Si-doped GaN films in polycrystalline form were deposited on quartz substrates at deposition temperatures ranging from 300–623 K using r.f. sputtering technique. Electrical, optical and microstructural properties were studied for these films. It was observed that films deposited at room temperature contained mainly hexagonal gallium nitride (h-GaN) while films deposited at 623 K were predominantly cubic (c-GaN) in nature.

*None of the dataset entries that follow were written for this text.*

// tb_top_cpa: end-to-end test of the whole platform at its default
// parameters (50 MHz clock, 115200 baud, 32 S-box copies), acting as the
// host on the serial line.
//
// It seeds the LFSR to 0x1E with the two nibble commands, then for a range
// of S-box counts runs measurements and decodes each answer byte from the
// tx line: the byte must be S(plaintext) for an odd count and zero for an
// even one, where the plaintext follows 1E 3D 7A F4 E8 D1 A2 44 ... It also
// checks that each trigger pulse lasts two clock cycles, that reserved
// command codes get no answer, that reseeding restarts the plaintext
// sequence, and that a mid-run reset restores the reset state (LFSR 0x01,
// one S-box). Every mechanism is counted and one that never occurs is a failure.
module tb_top_cpa;
  import tb_ref_pkg::*;
  localparam int BIT = 434;          // clock cycles per bit at 50 MHz / 115200
  localparam time TCLK = 20ns;

  logic clk = 0, reset = 1, rx = 1, tx, trigger;
  int checks = 0, failures = 0;
  int n_seed_lsb = 0, n_seed_msb = 0, n_set_sbox = 0, n_measure = 0, n_reserved = 0,
      n_odd = 0, n_even = 0, n_reset = 0, n_trig = 0;

  top_cpa dut (.clk(clk), .reset(reset), .rx(rx), .tx(tx), .trigger(trigger));
  always #(TCLK / 2) clk = ~clk;

  task automatic chk(logic c, string what);
    checks++;
    if (!c) begin failures++; $display("FAIL %s", what); end
  endtask

  // trigger pulse width
  int tw = 0;
  always @(posedge clk) begin
    if (trigger) tw++;
    else if (tw != 0) begin
      n_trig++;
      chk(tw == 2, $sformatf("trigger pulse %0d cycles", tw));
      tw = 0;
    end
  end

  // host -> platform
  task automatic send_byte(logic [7:0] b);
    rx <= 0; repeat (BIT) @(posedge clk);
    for (int i = 0; i < 8; i++) begin rx <= b[i]; repeat (BIT) @(posedge clk); end
    rx <= 1; repeat (BIT) @(posedge clk);
  endtask

  // platform -> host, with timeout; returns 0 if nothing arrived
  task automatic recv_byte(output logic [7:0] b, output bit got, input int max_cycles);
    int n = 0;
    got = 0;
    while (tx && n < max_cycles) begin @(posedge clk); n++; end
    if (tx) return;
    repeat (BIT / 2) @(posedge clk);
    if (tx) return;
    for (int i = 0; i < 8; i++) begin repeat (BIT) @(posedge clk); b[i] = tx; end
    repeat (BIT) @(posedge clk);
    chk(tx == 1, "stop bit from platform");
    got = 1;
  endtask

  task automatic cmd(logic [2:0] c, logic [4:0] p);
    send_byte({c, p});
    case (c)
      3'b000: n_seed_lsb++;
      3'b001: n_seed_msb++;
      3'b010: n_set_sbox++;
      default: ;
    endcase
  endtask

  logic [7:0] pt;      // model of the LFSR

  task automatic measure(int boxes);
    logic [7:0] r, exp; bit got;
    int t0 = n_trig;
    fork
      cmd(3'b011, 5'd0);
      recv_byte(r, got, 25 * BIT);
    join
    chk(got, "answer to measurement");
    exp = (boxes % 2) ? ref_sbox(pt) : 8'h00;
    chk(r == exp, $sformatf("pt %02h, %0d boxes: got %02h expected %02h", pt, boxes, r, exp));
    chk(n_trig == t0 + 1, "one trigger pulse per measurement");
    if (boxes % 2) n_odd++; else n_even++;
    n_measure++;
    pt = ref_lfsr(pt);
  endtask

  initial begin
    #100ms;
    failures++;
    $display("watchdog expired");
    $display("TB_RESULT checks=%0d failures=%0d", checks, failures);
    $finish;
  end

  initial begin
    logic [7:0] r; bit got;
    repeat (10) @(posedge clk);
    reset <= 0;
    repeat (10) @(posedge clk);
    chk(tx == 1, "tx idles high");

    // seed 0x1E: LSB nibble 1110, MSB nibble 0001
    cmd(3'b000, 5'b01110);
    cmd(3'b001, 5'b00001);
    pt = 8'h1E;
    // one box after reset
    measure(1);
    for (int k = 0; k < 10; k++) begin
      int p;
      p = (k * 7) % 32;
      cmd(3'b010, 5'(p));
      measure(p + 1);
      if (k % 3 == 0) measure(p + 1);
    end
    cmd(3'b010, 5'd31);
    measure(32);

    // reserved command codes: no answer, no trigger
    for (int c = 4; c < 8; c++) begin
      int t0;
      t0 = n_trig;
      fork
        cmd(3'(c), 5'($urandom));
        recv_byte(r, got, 14 * BIT);
      join
      chk(!got && n_trig == t0, $sformatf("reserved code %0d ignored (got=%0d byte %02h, trig %0d->%0d)", c, got, r, t0, n_trig));
      n_reserved++;
    end

    // Reseed to 0x44 then measure with one box; the answer follows the new seed
    cmd(3'b010, 5'd0);
    cmd(3'b000, 5'b00100);
    cmd(3'b001, 5'b00100);
    pt = 8'h44;
    measure(1);

    // a mid-run reset: LFSR back to 0x01, one box enabled
    reset <= 1; repeat (5) @(posedge clk); reset <= 0; repeat (5) @(posedge clk);
    n_reset++;
    pt = 8'h01;
    measure(1);
    measure(1);

    chk(n_seed_lsb > 0, "seed LSB exercised");
    chk(n_seed_msb > 0, "seed MSB exercised");
    chk(n_set_sbox > 0, "set S-box count exercised");
    chk(n_measure > 0, "measurement exercised");
    chk(n_odd > 0 && n_even > 0, "odd and even S-box counts exercised");
    chk(n_reserved > 0, "reserved codes exercised");
    chk(n_reset > 0, "reset exercised");
    chk(n_trig >= n_measure, "trigger pulses seen");
    $display("mechanisms: seed_lsb=%0d seed_msb=%0d set_sbox=%0d measure=%0d odd=%0d even=%0d reserved=%0d reset=%0d trig=%0d",
             n_seed_lsb, n_seed_msb, n_set_sbox, n_measure, n_odd, n_even, n_reserved, n_reset, n_trig);
    $display("TB_RESULT checks=%0d failures=%0d", checks, failures);
    $finish;
  end
endmodule
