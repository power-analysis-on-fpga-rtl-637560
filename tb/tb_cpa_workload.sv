// tb_cpa_workload: the 100-plaintext Hamming-weight experiment run on the
// complete platform at its default parameters.
//
// The host seeds the LFSR (0x1E), enables one S-box copy and runs 100
// measurements, collecting the answer byte of each. With one copy the answer
// is the S-box output, so its Hamming weight stands in for the measured
// current. For every key guess k the testbench predicts HW(S(pt ^ k)) from
// the plaintexts it recomputes from the seed, and counts how many of the 100
// predictions match. The S-box input on chip is the plaintext itself (key 0),
// so guess 0 must match all 100 and every other guess fewer. The run is
// repeated with 32 copies, where the answer must be zero every time (an
// even count), and the trigger must have fired once per measurement.
module tb_cpa_workload;
  import tb_ref_pkg::*;
  localparam int BIT = 434;
  localparam int N_MEAS = 100;

  logic clk = 0, reset = 1, rx = 1, tx, trigger;
  int checks = 0, failures = 0, n_trig = 0;

  top_cpa dut (.clk(clk), .reset(reset), .rx(rx), .tx(tx), .trigger(trigger));
  always #10 clk = ~clk;

  logic trig_q = 0;
  always @(posedge clk) begin
    trig_q <= trigger;
    if (trigger && !trig_q) n_trig++;
  end

  task automatic chk(logic c, string what);
    checks++;
    if (!c) begin failures++; $display("FAIL %s", what); end
  endtask

  task automatic send_byte(logic [7:0] b);
    rx <= 0; repeat (BIT) @(posedge clk);
    for (int i = 0; i < 8; i++) begin rx <= b[i]; repeat (BIT) @(posedge clk); end
    rx <= 1; repeat (BIT) @(posedge clk);
  endtask

  task automatic recv_byte(output logic [7:0] b);
    @(negedge tx);
    repeat (BIT / 2) @(posedge clk);
    for (int i = 0; i < 8; i++) begin repeat (BIT) @(posedge clk); b[i] = tx; end
    repeat (BIT) @(posedge clk);
  endtask

  task automatic measure(output logic [7:0] r);
    fork
      send_byte(8'h60);
      recv_byte(r);
    join
  endtask

  function automatic int hw(logic [7:0] v);
    return $countones(v);
  endfunction

  initial begin
    #200ms;
    failures++;
    $display("watchdog expired");
    $display("TB_RESULT checks=%0d failures=%0d", checks, failures);
    $finish;
  end

  initial begin
    logic [7:0] pt [N_MEAS];
    logic [7:0] ans [N_MEAS];
    logic [7:0] s, r;
    int hits [256];
    int best_wrong, t0;
    repeat (10) @(posedge clk);
    reset <= 0;
    repeat (10) @(posedge clk);
    send_byte(8'h0E);              // LSB nibble 1110
    send_byte(8'h21);              // MSB nibble 0001
    send_byte(8'h40);              // one S-box copy
    s = 8'h1E;
    t0 = n_trig;
    for (int m = 0; m < N_MEAS; m++) begin
      pt[m] = s;
      measure(ans[m]);
      s = ref_lfsr(s);
    end
    chk(n_trig - t0 == N_MEAS, $sformatf("%0d trigger pulses for %0d measurements", n_trig - t0, N_MEAS));
    for (int m = 0; m < N_MEAS; m++)
      chk(ans[m] == ref_sbox(pt[m]), $sformatf("measurement %0d: %02h for pt %02h", m, ans[m], pt[m]));
    chk(pt[63] == pt[0] && pt[62] != pt[0], "plaintext sequence repeats after 63 measurements");
    for (int k = 0; k < 256; k++) begin
      hits[k] = 0;
      for (int m = 0; m < N_MEAS; m++)
        if (hw(ref_sbox(pt[m] ^ 8'(k))) == hw(ans[m])) hits[k]++;
    end
    best_wrong = 0;
    for (int k = 1; k < 256; k++) if (hits[k] > best_wrong) best_wrong = hits[k];
    $display("key guess 0: %0d of %0d matches; best wrong guess: %0d", hits[0], N_MEAS, best_wrong);
    chk(hits[0] == N_MEAS, "correct guess matches every measurement");
    chk(best_wrong < N_MEAS, "no wrong guess matches every measurement");

    // all 32 copies: even count, answer zero, trigger per measurement
    send_byte(8'h5F);
    t0 = n_trig;
    for (int m = 0; m < 20; m++) begin
      measure(r);
      chk(r == 8'h00, $sformatf("32 copies: answer %02h", r));
    end
    chk(n_trig - t0 == 20, "trigger per measurement with 32 copies");
    $display("TB_RESULT checks=%0d failures=%0d", checks, failures);
    $finish;
  end
endmodule
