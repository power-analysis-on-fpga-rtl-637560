// tb_ref_pkg: reference models used by the testbenches, written
// independently of the RTL. The S-box reference finds the inverse by search
// and applies the affine map bit by bit (FIPS-197 form); the LFSR reference
// uses the bit equation new = s7 ^ s6 ^ s5 ^ s2.
package tb_ref_pkg;

  function automatic logic [7:0] xtime(logic [7:0] a);
    return (a << 1) ^ ((a & 8'h80) != 0 ? 8'h1b : 8'h00);
  endfunction

  function automatic logic [7:0] gmul(logic [7:0] a, logic [7:0] b);
    logic [7:0] r = 0;
    while (b != 0) begin
      if (b[0]) r = r ^ a;
      a = xtime(a);
      b = b >> 1;
    end
    return r;
  endfunction

  function automatic logic [7:0] ref_sbox(logic [7:0] x);
    logic [7:0] inv = 0, s;
    logic [7:0] C = 8'h63;
    if (x != 0)
      for (int c = 1; c < 256; c++)
        if (gmul(x, 8'(c)) == 8'h01) inv = 8'(c);
    for (int i = 0; i < 8; i++)
      s[i] = inv[i] ^ inv[(i+4)%8] ^ inv[(i+5)%8] ^ inv[(i+6)%8] ^ inv[(i+7)%8]
             ^ C[i];
    return s;
  endfunction

  function automatic logic [7:0] ref_lfsr(logic [7:0] s);
    return {s[6:0], s[7] ^ s[6] ^ s[5] ^ s[2]};
  endfunction

endpackage
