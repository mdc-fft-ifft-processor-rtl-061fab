# Four-stream variable-length MDC FFT/IFFT processor

A MIMO-OFDM receiver or transmitter with four antennas has to transform four
OFDM symbols at the same time, one per spatial stream. Giving each stream its own
FFT would need four of everything. This processor uses one radix-4
multipath-delay-commutator (MDC) pipeline instead. Four samples enter per clock,
one from each stream. A buffer in front of the pipeline rearranges them so that
the pipeline sees one stream at a time, four samples of that stream per clock.
Each pipeline stage then needs exactly one radix-4 butterfly and three complex
multipliers, and they are busy in every cycle.

Supported lengths are 2048, 1024, 512 and 128 points, selectable at run time,
in FFT or IFFT mode. Four N-point symbols (one per stream) are processed every N
clock cycles, so at 40 MHz a set of four 2048-point symbols takes 51.2 µs.

```
 4 streams   +-------+   +------------+   +-----------------------------+   +--------+   +-------+
 A B C D --->| input |-->| input      |-->| stage1 stage2 stage3 stage4 |-->| output |-->| output|--> 4 bins
 (8 bit)     | reg.  |   | scheduling |   | radix-4 x4   stage5 r-4/8   |   | sorter |   | reg.  |   (12 bit)
             | conj  |   | buffer     |   |        (fft_core)           |   |        |   | conj  |
             +-------+   +------------+   +-----------------------------+   +--------+   +-------+
```

## Input scheduling

The buffer (`input_buffer`) receives sample n of streams A, B, C and D together
in cycle n. For each stream in turn it must produce N/4 cycles in which lane l
carries x[l·N/4 + t]. This is the order a radix-4 decimation-in-frequency first
stage needs: the four inputs of one butterfly are N/4 apart.

The buffer has twelve banks of N/4 words:
- three banks a0..a2;
- a 3×3 array M whose rows belong to streams B, C and D.

The symbol period splits into four blocks of N/4 cycles.

- **Block 3.** Stream A of the current symbol leaves the buffer. Its quarters 0–2
  come from a0..a2, and quarter 3 is the live input. At the same time a0..a2 are
  refilled with the live quarter 3 of streams B, C and D.
- **Block p = 0..2.** Stream p+1 (B, C or D) of the *previous* symbol leaves.
  - Its quarter 3 comes from a_p, which is refilled with the live quarter p of A.
  - Its quarters 0–2 come from one line of M, which is refilled with the live
    quarter p of B, C and D.

Every access is a read followed by a write at the same address (write after
read), so each word is overwritten in the cycle it is read. The twelve banks
(3N words) therefore stay full, and no ping-pong copy is needed.

The line of M that is read alternates between symbols. If the previous symbol
was stored column-wise, the line is row p; if it was stored row-wise, the line
is column p. So the grouping of b, c and d is transposed every symbol, while the
a group stays where it is.

Output order: A(j), B(j−1), C(j−1), D(j−1), A(j+1), ... Each stream appears
once every N cycles. Stream A is one symbol ahead of B, C and D inside one
period, and the output tag says which stream each block belongs to.

## Pipeline stages

Stages 1–4 (`r4_stage`) each contain the same three parts, with a register after
each of the first two:

1. **Radix-4 butterfly** (`radix4_bf`). Computes the four sums of the four lanes
   and divides them by 2 with rounding.
2. **Twiddle multipliers.** Lanes 1–3 are multiplied by W_M^(t·k). Here M = 16D
   is the size of the current sub-transform, t is the position inside it and k
   is the lane.
   - The factors come from `twiddle_gen`. It holds one octant (257 entries) of
     a 2048-point circle and builds every other factor by mirroring the octant
     and converting the quadrant.
   - The exponent is e = (t·k) · 2048/M.
3. **Delay commutator** (`commutator`). FIFOs of 0, D, 2D, 3D words come before
   a 4×4 switch box, and 3D, 2D, D, 0 words after it.
   - The switch changes its routing every D cycles: in phase p, output j takes
     input (p − j) mod 4.
   - Latency is 3D+1 cycles. The commutator swaps the lane index with the
     time-block digit.

The stage delay D is 128, 32, 8 and 2 for stages 1–4 at N = 2048, and half of
that at N = 1024.

Each length uses the stages as follows.

| N    | stage 1 | stage 2 | stage 3 | stage 4 | stage 5 |
|------|---------|---------|---------|---------|---------|
| 2048 | r4 D=128| r4 D=32 | r4 D=8  | r4 D=2  | radix-8 |
| 1024 | r4 D=64 | r4 D=16 | r4 D=4  | r4 D=1  | radix-4 |
| 512  | bypass  | r4 D=32 | r4 D=8  | r4 D=2  | radix-8 |
| 128  | bypass  | bypass  | r4 D=8  | r4 D=2  | radix-8 |

A bypassed stage passes data and tags through combinationally.

Stage 5 (`r8_stage`) uses one radix-4 butterfly in two ways.

- **Radix-4 mode (N = 1024).** It is a plain radix-4 butterfly.
- **Radix-8 mode (all other lengths).** The eight inputs of a radix-8 butterfly
  arrive in two consecutive cycles, four lanes each.
  - Each half goes through the radix-4 butterfly.
  - In the second cycle the odd half is multiplied by W8^0..3. W8^2 = −j is a
    swap; W8^1 and W8^3 use the constant 1/√2 ≈ 2896/4096.
  - Four radix-2 butterflies combine the two halves.
  - X[q] leaves first and X[q+4] one cycle later.

Latency is 3 cycles in both modes. Stage 5 does not scale; its output grows from
10 to 12 bits.

## Digit order at the core output

After stage 5, for N = 2048, the bins come out in this order:
- the cycle within a stream block is t = 128·k1 + 32·k2 + 8·k3 + 2·k4 + k5[2];
- the lane is k5[1:0];
- the bin index is k = k1 + 4·k2 + 16·k3 + 64·k4 + 256·k5.

Here k1..k4 are base-4 digits and k5 is the base-8 digit. The other lengths drop
the digits of their bypassed stages, and 1024 has a base-4 last digit. For
example, lane 0 of stream A at N = 2048 carries the bins 0, 1024, 64, 1088, ...

## Output sorting

`output_sorter` returns each stream block in natural order: lane l carries
X[4t + l]. It uses only push/pop FIFOs and a fixed sequence of three steps, and
holds 9N/8 + 192 words (2496 at N = 2048).

1. **Stage A: half separation** (`sort_half_split`, 3N/4 words). With a radix-8
   last stage, the lower half of the spectrum (k < N/2) arrives in even cycles
   and the upper half in odd cycles.
   - Per lane, even-cycle words go into a FIFO of N/16 words and odd-cycle
     words into a FIFO of N/8 words.
   - Starting N/8 cycles into the block, the stage pops the lower FIFO for N/8
     cycles and then the upper FIFO for N/8 cycles.
   - Those two sizes are exactly the peak occupancies of this schedule.
   - N = 1024 is not interlaced and bypasses the stage.
2. **Stage B: lane exchange** (a `commutator`, at most 3N/8 words). It moves
   k mod 4 onto the lanes, with D = 64 for 2048 and 1024, 16 for 512 and 4 for
   128.
3. **Stage C: digit exchange** (`sort_digit_swap`, 192 words). After stage B,
   each lane still has two base-4 digits of its cycle count in swapped places:
   weights 16 and 1 for 2048 and 1024, weights 4 and 1 for 512.
   - Each lane is cut into groups of four words, which turns the weight-1 digit
     into a sub-lane index.
   - A small commutator swaps that index with the group digit. It advances once
     per group and has FIFOs of 4, 8 and 12 words (1, 2 and 3 for 512).
   - The groups are then serialised again.
   - N = 128 bypasses the stage.

A register follows stage C.

Sorter latency is:
- 506 cycles for 2048;
- 250 cycles for 1024;
- 134 cycles for 512;
- 30 cycles for 128.

In general it is N/8 (stage A, radix-8 lengths only) + 3D+1 (stage B)
+ 12F+8 (stage C, F = 4 or 1; none for 128) + 1.

## Fixed point and scaling

| point              | width |
|--------------------|-------|
| input samples      | 8 bits signed (re, im) |
| inside the core    | 10 bits |
| twiddle factors    | 12 bits, 10 fractional |
| output             | 12 bits |

- Butterfly sums are divided by 2 with round-half-up and then saturated.
- Products are rounded by 10 fractional bits and saturated.
- Every active stage among 1–4 divides by 2, so the output is the DFT times:
  - 1/16 for 2048 and 1024;
  - 1/8 for 512;
  - 1/4 for 128.

The IFFT is computed as conj(FFT(conj x)). The input register conjugates with
saturation (−128 becomes +127), and the output register conjugates again. The
IFFT carries the same scale factors as the FFT, not 1/N.

Measured against a floating-point DFT, with uniformly random inputs in ±100, the
signal-to-quantisation-noise ratio is 35–39 dB at every length.

## Interface and timing (`mimo_fft_top`)

| port | dir | width | meaning |
|------|-----|-------|---------|
| clk, rst_n | in | 1 | clock; asynchronous active-low reset |
| start | in | 1 | high with sample 0 of the first symbol; loads len_sel and ifft and restarts the pipeline |
| len_sel | in | 2 | `fft_pkg::len_e`: 0 = 2048, 1 = 1024, 2 = 512, 3 = 128 |
| ifft | in | 1 | 1 = inverse transform |
| in_re/in_im[4] | in | 8 each | sample of stream A, B, C, D |
| out_re/out_im[4] | out | 12 each | out lane l = X[4t + l] |
| out_valid | out | 1 | lanes carry results |
| out_first | out | 1 | t = 0 of a stream block |
| out_stream | out | 2 | 0..3 = A..D |

How the interface behaves:
- **Input.** After `start`, a new sample per stream is expected in every cycle.
  There is no flow control.
- **Changing length or mode.** Assert `start` again. Symbols still in the
  pipeline are dropped, because all FIFOs are cleared synchronously.
- **Output.** Blocks of N/4 cycles follow each other without gaps.
- **Latency.** The delay from `start` to the first `out_valid` is:

  - 2570 cycles for 2048;
  - 1291 cycles for 1024;
  - 659 cycles for 512;
  - 168 cycles for 128.

  In general it is 2 + 3N/4 (input register and buffer) + Σ(3D+3) over active
  stages 1–4, + 3 (stage 5) + the sorter latency + 1 (output register).

## Files

`rtl/`, one module per file:

| file | role |
|------|------|
| `fft_pkg.sv` | widths, the length enum, the tag struct, stage tables, ROM builder, rounding |
| `mimo_fft_top.sv` | top level |
| `input_buffer.sv` | input scheduling buffer |
| `dp_ram.sv` | bank with write-after-read |
| `fft_core.sv` | the five stages |
| `r4_stage.sv` | radix-4 stage |
| `r8_stage.sv` | radix-4/8 stage |
| `radix4_bf.sv` | radix-4 butterfly |
| `cmul.sv` | complex multiplier |
| `twiddle_gen.sv` | twiddle factor generator |
| `commutator.sv` | delay commutator |
| `switch_box.sv` | 4×4 switch box |
| `delay_fifo.sv` | run-time-length delay line |
| `output_sorter.sv` | output sorter |
| `sort_half_split.sv` | sorter stage A |
| `sort_digit_swap.sv` | sorter stage C |
| `pp_fifo.sv` | push/pop FIFO |
| `en_delay.sv` | shift delay with enable |

`tb/` holds one self-checking testbench per module, `tb_<module>.sv`.

## Simulating

Each testbench prints `TB_RESULT checks=N failures=M` and stops. With Verilator 5:

```
verilator --binary --timing -Wno-fatal -Irtl -y rtl rtl/fft_pkg.sv \
    tb/tb_mimo_fft_top.sv --top-module tb_mimo_fft_top -o sim
./obj_dir/sim
```

Swap in another `tb_*.sv` and its top-module name to run a single block.

`tb_mimo_fft_top` runs the processor at its default parameters. It takes about
a second and runs five configurations: 128 FFT, 512 IFFT, 1024 FFT, 2048 FFT and
128 IFFT, with three symbols on four streams each. For every configuration it
checks:
- each output bin against a double-precision DFT;
- the latency against the formula above;
- the N/4 block spacing and the stream order;
- counters for each mechanism: radix-8 and radix-4 use of stage 5, stage bypass,
  IFFT, length switching, and symbols read with the transposed grouping.

## How far it can be trusted

- **Verified by simulation:**
  - every length, in both FFT and IFFT mode, end to end;
  - every module separately, against independent models in its testbench;
  - each testbench is known to fail on a broken copy of its module.
- **Not verified:** timing closure and gate-level behaviour. The design
  synthesises with yosys to about 3.5k cells, 7.7k flip-flop bits and 494 kbit
  of memory arrays. Most of the flip-flops are the small register FIFOs of
  sorter stage C and the pipeline registers.
- **Memory behaviour.** Memories are plain arrays.
  - `dp_ram` has a registered read that returns the old word.
  - `delay_fifo` and `pp_fifo` read combinationally. A synthesis flow must map them to
    registers, or to a RAM with an extra output register.

## Where this design departs from the original architecture

- **Output sorter at 512 points.** The original description runs the 512-point
  case through stage C differently: it disables the switch box and does a 4×4
  transposition in the 8- and 12-word FIFOs. Here the same stage C commutator
  runs with 1-word FIFOs instead.
- **Schedules.** The stage A schedule and every control counter were worked out
  for this design. The FIFO sizes and the overall memory (10680 words of data
  storage at N = 2048) match the original.
- **Switch box.** The switch-box rule and the twiddle exponent order were
  derived here from the FIFO arrangement and the output order. They were not
  taken from a published table.
- **Scaling.** A fixed ÷2 per radix-4 stage was chosen. The IFFT is not divided
  by N.
- **Multipliers.** Each complex multiplier uses four real multipliers, and each
  has its own twiddle table: 12 tables, where the original shares 4 generators
  among 12 quadrant converters.
- **Stream count.** Fixed at four. The radix-N_s generalisation to other stream
  counts is not built.
- **Protocol.** The start/restart protocol, the reset, and the valid/first/stream
  tags belong to this design.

The films deposited at intermediate temperatures were found to contain both the hexagonal and cubic phases of GaN. Studies on the variation of conductivity with temperature indicated Mott’s hopping for films containing c-GaN while Efros and Shklovskii (E-S) hopping within the Coulomb gap was found to dominate the carrier transport mechanism in the films containing h-GaN. A crossover from Mott’s hopping to E-S hopping in the ‘soft’ Coulomb gap was noticed with lowering of temperature for films containing mixed phases of GaN. The relative intensity of the PL peak at ∼2·73 eV to that for peak at ∼3·11 eV appearing due to transitions from deep donor to valence band or shallow acceptors decreased significantly at higher temperature. Variation of band gap showed a bowing behaviour with the amount of cubic phase present in the films.